> _Dataset records_:
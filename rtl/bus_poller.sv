// Bus polling of the fault management unit.
//
// The poller visits the N_BFD fault detectors in turn over their star-bus
// links. For each it reads the SBITERR counter word and then the DBITERR
// counter word (one request, then wait for the acknowledge), subtracts the
// values seen in the previous round and adds both differences to the number
// of new fault events of this round. After the last detector it pulses
// round_done with new_events (saturating) and starts the next round at once.
// A round takes 4 clocks per detector. The counters count upward and saturate,
// so a difference is never negative between clears; `clr` forgets the stored
// values together with a counter clear in the detectors.
//
// The document polls the fault memories in software; doing it in logic, and
// counting an event as one SBITERR or one DBITERR, are this design's choices.
module bus_poller #(
  parameter int unsigned N_BFD = 64,
  parameter int unsigned CNT_W = 16,
  parameter int unsigned EV_W  = 16
) (
  input  logic               clk,
  input  logic               rst_n,
  input  logic               clr,
  output seu_pkg::fbus_req_t bus_req [N_BFD],
  input  seu_pkg::fbus_rsp_t bus_rsp [N_BFD],
  output logic               round_done,
  output logic [EV_W-1:0]    new_events
);
  import seu_pkg::*;

  localparam int unsigned IW = (N_BFD > 1) ? $clog2(N_BFD) : 1;

  typedef enum logic [1:0] {BP_REQ_S, BP_WAIT_S, BP_REQ_D, BP_WAIT_D} bp_state_e;
  bp_state_e        state;
  logic [IW-1:0]    idx;
  logic [CNT_W-1:0] last_s [N_BFD];
  logic [CNT_W-1:0] last_d [N_BFD];
  logic [CNT_W-1:0] cur_s;
  logic [EV_W:0]    acc;       // one extra bit for saturation
  logic [EV_W:0]    acc_next;
  fbus_rsp_t        rsp;
  logic [CNT_W-1:0] rsp_cnt;

  assign rsp     = bus_rsp[idx];
  assign rsp_cnt = rsp.data[CNT_W-1:0];

  always_comb begin
    for (int i = 0; i < N_BFD; i++) begin
      bus_req[i].valid = 1'b0;
      bus_req[i].addr  = FM_SBITC;
    end
    bus_req[idx].valid = (state == BP_REQ_S) || (state == BP_REQ_D);
    bus_req[idx].addr  = (state == BP_REQ_D) ? FM_DBITC : FM_SBITC;
  end

  always_comb begin
    logic [EV_W:0] d_s, d_d;
    d_s = (EV_W+1)'(CNT_W'(cur_s - last_s[idx]));
    d_d = (EV_W+1)'(CNT_W'(rsp_cnt - last_d[idx]));
    acc_next = acc + d_s + d_d;
    if (acc_next > (EV_W+1)'({EV_W{1'b1}})) acc_next = (EV_W+1)'({EV_W{1'b1}});
  end

  always_ff @(posedge clk or negedge rst_n) begin
    if (!rst_n) begin
      state      <= BP_REQ_S;
      idx        <= '0;
      acc        <= '0;
      cur_s      <= '0;
      round_done <= 1'b0;
      new_events <= '0;
      for (int i = 0; i < N_BFD; i++) begin
        last_s[i] <= '0;
        last_d[i] <= '0;
      end
    end else begin
      round_done <= 1'b0;
      if (clr) begin
        state <= BP_REQ_S;
        idx   <= '0;
        acc   <= '0;
        for (int i = 0; i < N_BFD; i++) begin
          last_s[i] <= '0;
          last_d[i] <= '0;
        end
      end else begin
        unique case (state)
          BP_REQ_S:  state <= BP_WAIT_S;
          BP_WAIT_S: if (rsp.ack) begin
                       cur_s <= rsp_cnt;
                       state <= BP_REQ_D;
                     end
          BP_REQ_D:  state <= BP_WAIT_D;
          BP_WAIT_D: if (rsp.ack) begin
                       last_s[idx] <= cur_s;
                       last_d[idx] <= rsp_cnt;
                       state       <= BP_REQ_S;
                       if (idx == IW'(N_BFD - 1)) begin
                         idx        <= '0;
                         acc        <= '0;
                         round_done <= 1'b1;
                         new_events <= acc_next[EV_W-1:0];
                       end else begin
                         idx <= idx + 1'b1;
                         acc <= acc_next;
                       end
                     end
          default:   state <= BP_REQ_S;
        endcase
      end
    end
  end
endmodule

> _Problem statement_: In the entries above, find the line with "assign rsp_cnt = rsp.data[CNT_W-1:0];" and the line with "bus_req[idx].valid = (state", then restate word for word both of them and every line between, with nothing more.

> _Final answer_:
  assign rsp_cnt = rsp.data[CNT_W-1:0];

  always_comb begin
    for (int i = 0; i < N_BFD; i++) begin
      bus_req[i].valid = 1'b0;
      bus_req[i].addr  = FM_SBITC;
    end
    bus_req[idx].valid = (state == BP_REQ_S) || (state == BP_REQ_D);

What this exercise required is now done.